(Records from a data source)
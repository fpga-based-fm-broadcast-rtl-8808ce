// mono_filter_bank: the second filter bank, one low-pass FIR per channel.
//
// Each channel's demodulated signal passes through its own low-pass filter
// that keeps the mono audio band (the first 15 kHz, with the cut-off placed
// near 22 kHz) and removes the stereo pilot, the stereo sub-band and the
// out-of-band noise of the discriminator. All mono filters have the same
// response, so the bank holds one shared coefficient set, written through
// the coef_* port, and CHANNELS filter datapaths that use it. Each channel
// has its own valid strobe; outputs follow their inputs by one clock.
// The bank of low-pass filters and its bandwidth are the document's; its
// place after the demodulator (where the audio band exists) and the
// run-time coefficients are this design's choice.
module mono_filter_bank #(
  parameter int unsigned CHANNELS = 8,
  parameter int unsigned NTAPS    = 100,
  parameter int unsigned DW       = 16,
  parameter int unsigned CW       = 16,
  parameter int unsigned OW       = 16,
  parameter int unsigned SHIFT    = 15
) (
  input  logic                      clk,
  input  logic                      rst_n,
  input  logic                      coef_we,
  input  logic [$clog2(NTAPS)-1:0]  coef_addr,
  input  logic signed [CW-1:0]      coef_data,
  input  logic [CHANNELS-1:0]       in_valid,
  input  logic signed [DW-1:0]      in_data  [CHANNELS],
  output logic [CHANNELS-1:0]       out_valid,
  output logic signed [OW-1:0]      out_data [CHANNELS]
);
  logic signed [CW-1:0] coef [NTAPS];

  always_ff @(posedge clk or negedge rst_n) begin
    if (!rst_n) begin
      for (int k = 0; k < NTAPS; k++) coef[k] <= '0;
    end else if (coef_we) begin
      coef[coef_addr] <= coef_data;
    end
  end

  for (genvar c = 0; c < CHANNELS; c++) begin : g_ch
    fir_filter #(.NTAPS(NTAPS), .DW(DW), .CW(CW), .OW(OW), .SHIFT(SHIFT)) u_lpf (
      .clk, .rst_n, .in_valid(in_valid[c]), .in_data(in_data[c]), .coef(coef),
      .out_valid(out_valid[c]), .out_data(out_data[c])
    );
  end
endmodule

(YOUR GOAL):
An exact reproduction of all the records is needed.

(EXPECTED ANSWER):
repository fpga-based-fm-broadcast-rtl-8808ce
// mono_filter_bank: the second filter bank, one low-pass FIR per channel.
//
// Each channel's demodulated signal passes through its own low-pass filter
// that keeps the mono audio band (the first 15 kHz, with the cut-off placed
// near 22 kHz) and removes the stereo pilot, the stereo sub-band and the
// out-of-band noise of the discriminator. All mono filters have the same
// response, so the bank holds one shared coefficient set, written through
// the coef_* port, and CHANNELS filter datapaths that use it. Each channel
// has its own valid strobe; outputs follow their inputs by one clock.
// The bank of low-pass filters and its bandwidth are the document's; its
// place after the demodulator (where the audio band exists) and the
// run-time coefficients are this design's choice.
module mono_filter_bank #(
  parameter int unsigned CHANNELS = 8,
  parameter int unsigned NTAPS    = 100,
  parameter int unsigned DW       = 16,
  parameter int unsigned CW       = 16,
  parameter int unsigned OW       = 16,
  parameter int unsigned SHIFT    = 15
) (
  input  logic                      clk,
  input  logic                      rst_n,
  input  logic                      coef_we,
  input  logic [$clog2(NTAPS)-1:0]  coef_addr,
  input  logic signed [CW-1:0]      coef_data,
  input  logic [CHANNELS-1:0]       in_valid,
  input  logic signed [DW-1:0]      in_data  [CHANNELS],
  output logic [CHANNELS-1:0]       out_valid,
  output logic signed [OW-1:0]      out_data [CHANNELS]
);
  logic signed [CW-1:0] coef [NTAPS];

  always_ff @(posedge clk or negedge rst_n) begin
    if (!rst_n) begin
      for (int k = 0; k < NTAPS; k++) coef[k] <= '0;
    end else if (coef_we) begin
      coef[coef_addr] <= coef_data;
    end
  end

  for (genvar c = 0; c < CHANNELS; c++) begin : g_ch
    fir_filter #(.NTAPS(NTAPS), .DW(DW), .CW(CW), .OW(OW), .SHIFT(SHIFT)) u_lpf (
      .clk, .rst_n, .in_valid(in_valid[c]), .in_data(in_data[c]), .coef(coef),
      .out_valid(out_valid[c]), .out_data(out_data[c])
    );
  end
endmodule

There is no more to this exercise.